2020-12-22T16:32:37 prefetch.2.8.2:  Downloading via https...
2020-12-22T16:36:29 prefetch.2.8.2 sys: libs/kns/unix/syssock.c:606:KSocketTimedRead: timeout exhausted while reading file within network system module - mbedtls_ssl_read returned -76 ( NET - Reading information from the socket failed )
2020-12-22T16:36:29 prefetch.2.8.2 int: libs/kns/un

### Get FASTQ files associated with SRA downloads

The fastq files store the RNA-seq results, including: sequencing and quality scores for each base call.

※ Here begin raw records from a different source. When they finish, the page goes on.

// eeas_pkg: types, default sizes and elaboration-time table functions shared by
// the EEAS (extended elementary angle set) CORDIC sine/cosine generator.
//
// An elementary angle of the extended set is atan(t) with
//   t = 2^-s0 + op * 2^-s1,   op in {none, +1, -1},  0 <= s0 < s1 < NSHIFT,
// that is, the tangent of every micro-rotation is built from one or two signed
// powers of two. The direction of the rotation (the common sign of both terms)
// is chosen separately from the sign of the residual angle. A special "zero"
// element (no rotation at all) is also part of the set, so an iteration may be
// skipped when no element brings the residual angle closer to zero.
//
// Elements are numbered 0 .. num_elems(NSHIFT)-1:
//   0                          the zero element
//   1 .. NSHIFT                single term 2^-s0
//   then, for each s0 < s1:    2^-s0 + 2^-s1, then 2^-s0 - 2^-s1
//
// The angle and scale-factor tables are computed from these definitions with
// real arithmetic at elaboration time; nothing here is evaluated at run time.
// Fixed-point values are two's complement with FRAC fractional bits.
package eeas_pkg;

  // Word width of the angle input and the sine/cosine outputs (24 bits, as in
  // the reference simulation of the generator).
  localparam int unsigned W_DEF      = 24;
  // Fractional bits: 1/K = 0.607253 appears as 0x26DD3B, i.e. 22 fraction bits.
  localparam int unsigned FRAC_DEF   = 22;
  // Number of distinct shift amounts s = 0 .. NSHIFT-1 (one per fraction bit).
  localparam int unsigned NSHIFT_DEF = 22;
  // Maximum (fixed) iteration number Rm.
  localparam int unsigned RM_DEF     = 15;
  // Guard bits carried by the internal x/y/z datapath above W.
  localparam int unsigned GUARD_DEF  = 2;

  typedef enum logic [1:0] {
    TERM_NONE = 2'd0,   // single signed power of two
    TERM_ADD  = 2'd1,   // 2^-s0 + 2^-s1
    TERM_SUB  = 2'd2    // 2^-s0 - 2^-s1
  } term_op_e;

  // One element of the extended elementary angle set.
  typedef struct packed {
    logic     active;   // 0: the zero element, no rotation
    logic [4:0] s0;     // first shift
    term_op_e op1;      // how the second term is combined
    logic [4:0] s1;     // second shift (meaningful when op1 != TERM_NONE)
  } elem_t;

  function automatic int unsigned num_elems(int unsigned nshift);
    return 1 + nshift + nshift * (nshift - 1);
  endfunction

  // Decode an element index into its shifts and combination.
  function automatic elem_t elem_of(int unsigned k, int unsigned nshift);
    elem_t e;
    int unsigned idx;
    e = '0;
    if (k == 0) return e;
    e.active = 1'b1;
    if (k <= nshift) begin
      e.s0  = 5'(k - 1);
      e.op1 = TERM_NONE;
      return e;
    end
    idx = k - 1 - nshift;
    for (int unsigned a = 0; a < nshift; a++) begin
      for (int unsigned b = a + 1; b < nshift; b++) begin
        if (idx == 0) begin
          e.s0 = 5'(a); e.s1 = 5'(b); e.op1 = TERM_ADD;  return e;
        end
        if (idx == 1) begin
          e.s0 = 5'(a); e.s1 = 5'(b); e.op1 = TERM_SUB;  return e;
        end
        idx -= 2;
      end
    end
    return e;
  endfunction

  // Tangent t of an element (always >= 0).
  function automatic real elem_tan(elem_t e);
    real t;
    if (!e.active) return 0.0;
    t = 1.0 / (2.0 ** e.s0);
    case (e.op1)
      TERM_ADD: t = t + 1.0 / (2.0 ** e.s1);
      TERM_SUB: t = t - 1.0 / (2.0 ** e.s1);
      default:  ;
    endcase
    return t;
  endfunction

  // atan(t) in radians, rounded to FRAC fractional bits.
  function automatic longint elem_angle_q(elem_t e, int unsigned frac);
    return longint'($atan(elem_tan(e)) * (2.0 ** frac));   // cast rounds to nearest
  endfunction

  // Per-iteration scale factor cos(atan(t)) = 1/sqrt(1+t^2), FRAC fraction bits.
  function automatic longint elem_cos_q(elem_t e, int unsigned frac);
    real t;
    t = elem_tan(e);
    return longint'((2.0 ** frac) / $sqrt(1.0 + t * t));
  endfunction

endpackage
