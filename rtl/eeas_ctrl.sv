// eeas_ctrl: sequencing state machine and iteration counter of the EEAS
// CORDIC sine/cosine generator.
//
// The algorithm fixes the number of micro-rotations to Rm for every angle, so
// the controller is a plain counter-driven sequence:
//   IDLE   wait for start; load_o is asserted in the cycle start is accepted,
//          so the x/y/z registers take their initial values at that edge
//   ROTATE RM cycles, iter_o = 0 .. RM-1; rotate_o asserted, one
//          micro-rotation per clock
//   SCALE  one cycle; scale_o asserted, x and y are multiplied by the
//          accumulated scale factor
//   DONE   done_o held high until the next start is accepted
// A start seen in DONE begins a new computation at once. busy_o is high in
// ROTATE and SCALE; start is ignored while busy. So done_o rises RM+2 clock
// edges after the edge that accepted start.
//
// reset is synchronous and active high (the polarity and style are this
// design's choice).
module eeas_ctrl
  import eeas_pkg::*;
#(
  parameter int unsigned RM = RM_DEF
) (
  input  logic                      clk,
  input  logic                      reset,
  input  logic                      start,
  output logic                      load_o,
  output logic                      rotate_o,
  output logic                      scale_o,
  output logic [$clog2(RM+1)-1:0]   iter_o,
  output logic                      busy_o,
  output logic                      done_o
);

  typedef enum logic [1:0] {S_IDLE, S_ROTATE, S_SCALE, S_DONE} state_e;

  state_e                    state;
  logic [$clog2(RM+1)-1:0]   iter;

  assign load_o   = start && (state == S_IDLE || state == S_DONE);
  assign rotate_o = (state == S_ROTATE);
  assign scale_o  = (state == S_SCALE);
  assign busy_o   = rotate_o || scale_o;
  assign done_o   = (state == S_DONE);
  assign iter_o   = iter;

  always_ff @(posedge clk) begin
    if (reset) begin
      state <= S_IDLE;
      iter  <= '0;
    end else begin
      unique case (state)
        S_IDLE, S_DONE: if (start) begin
          state <= S_ROTATE;
          iter  <= '0;
        end
        S_ROTATE: begin
          if (iter == ($clog2(RM+1))'(RM - 1)) state <= S_SCALE;
          iter <= iter + 1'b1;
        end
        S_SCALE: state <= S_DONE;
        default: state <= S_IDLE;
      endcase
    end
  end

  // The iteration counter never runs past the last micro-rotation.
  a_iter_range: assert property (@(posedge clk) disable iff (reset)
    rotate_o |-> iter < ($clog2(RM+1))'(RM));

endmodule
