// tb_eeas_ctrl: checks the controller's sequence and cycle counts.
//
// After start is accepted (load_o in that cycle) there must be exactly RM
// rotate cycles with iter_o = 0, 1, .., RM-1 in order, then one scale cycle,
// then done held until the next start; busy covers rotate and scale; start is
// ignored while busy; a start while done restarts at once; reset returns to
// idle from the middle of a run.
module tb_eeas_ctrl;
  import eeas_pkg::*;

  localparam int unsigned RM = RM_DEF;

  logic clk = 1'b0;
  logic reset, start;
  logic load, rotate, scale, busy, done;
  logic [$clog2(RM+1)-1:0] iter;

  int checks = 0, failures = 0;

  eeas_ctrl dut (.clk, .reset, .start, .load_o(load), .rotate_o(rotate),
                 .scale_o(scale), .iter_o(iter), .busy_o(busy), .done_o(done));

  always #5 clk = ~clk;

  initial begin
    repeat (10000) @(posedge clk);
    failures++;
    $display("TB_RESULT checks=%0d failures=%0d", checks, failures);
    $finish;
  end

  task automatic check(string what, bit ok);
    checks++;
    if (!ok) begin
      failures++;
      $display("FAIL: %s", what);
    end
  endtask

  // One run; start is raised at a negedge and the sequence is observed at the
  // following negedges. 'poke' raises start again in the middle of the run.
  task automatic run(bit poke);
    int rot;
    start = 1'b1;
    #1;
    check("load in the cycle start is accepted", load);
    @(negedge clk);
    start = 1'b0;
    rot = 0;
    while (rotate) begin
      check($sformatf("iteration index %0d, expected %0d", iter, rot), int'(iter) == rot);
      check("busy while rotating", busy && !done && !scale);
      if (poke && rot == 3) begin
        start = 1'b1;
        #1;
        check("start ignored while busy", !load);
      end
      @(negedge clk);
      start = 1'b0;
      rot++;
      if (rot > RM + 5) break;
    end
    check($sformatf("%0d rotate cycles, expected %0d", rot, RM), rot == RM);
    check("scale cycle follows", scale && busy && !done);
    @(negedge clk);
    check("done after scale", done && !busy && !scale && !rotate);
    repeat (3) @(negedge clk);
    check("done held", done);
  endtask

  initial begin
    reset = 1'b1;
    start = 1'b0;
    repeat (2) @(negedge clk);
    reset = 1'b0;
    check("idle after reset", !busy && !done && !rotate && !scale);
    repeat (2) @(negedge clk);
    check("no start, stays idle", !busy && !done);
    run(1'b0);
    run(1'b1);          // started from DONE: back to back
    run(1'b0);
    // reset in the middle
    start = 1'b1;
    @(negedge clk);
    start = 1'b0;
    repeat (5) @(negedge clk);
    reset = 1'b1;
    @(negedge clk);
    reset = 1'b0;
    check("reset aborts", !busy && !done && !rotate);
    $display("TB_RESULT checks=%0d failures=%0d", checks, failures);
    $finish;
  end

endmodule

Here is a nice blog to explain how to read fastq files: https://thesequencingcenter.com/knowledge-base/fastq-files/

The fastq files gives the sequence of a read at a given location. Our goal is to map these reads to a reference genome so that we can quantify the number of reads that are at a given location, to determine the level of expression.

In [4]:
if not os.path.exists(paths.FASTQ_DIR):
    os.makedirs(paths.FASTQ_DIR)

In [5]:
!fastq-dump $paths.SRA_DIR/* --split-files --outdir $paths.FASTQ_DIR/

Read 24096032 spots for /home/alexandra/ncbi/public/sra/ERR3642743.sra
Written 24096032 spots for /home/alexandra/ncbi/public/sra/ERR3642743.sra
Read 8669682 spots for /home/alexandra/ncbi/public/sra/SRR13160334.sra
Written 8669682 spots for /home/alexandra/ncbi/public/sra/SRR13160334.sra
Read 32765714 spots total
Written 32765714 spots total


In [6]:
# Copied from https://github.com/hoganlab-dartmouth/sraProcessingPipeline/blob/5974e040c85724a8d385e53153b7707ae7c9c255/DiscoveryScripts/quantifier.py#L83

#!fastq-dump $paths_phage.SRA_DIR/* --skip-technical --readids --split-3 --clip --outdir $paths_phage.FASTQ_DIR/

### Quantify gene expression
Now that we have our index built and all of our data downloaded, we’re ready to quantify our samples

**Input:**
* Index of reference transcriptome
* FASTQ of experimental samples

**Output:**

After the salmon commands finish running, you should have a directory named quants, which will have a sub-directory for each sample. These sub-directories contain the quantification results of salmon, as well as a lot of other information salmon records about the sample and the run. 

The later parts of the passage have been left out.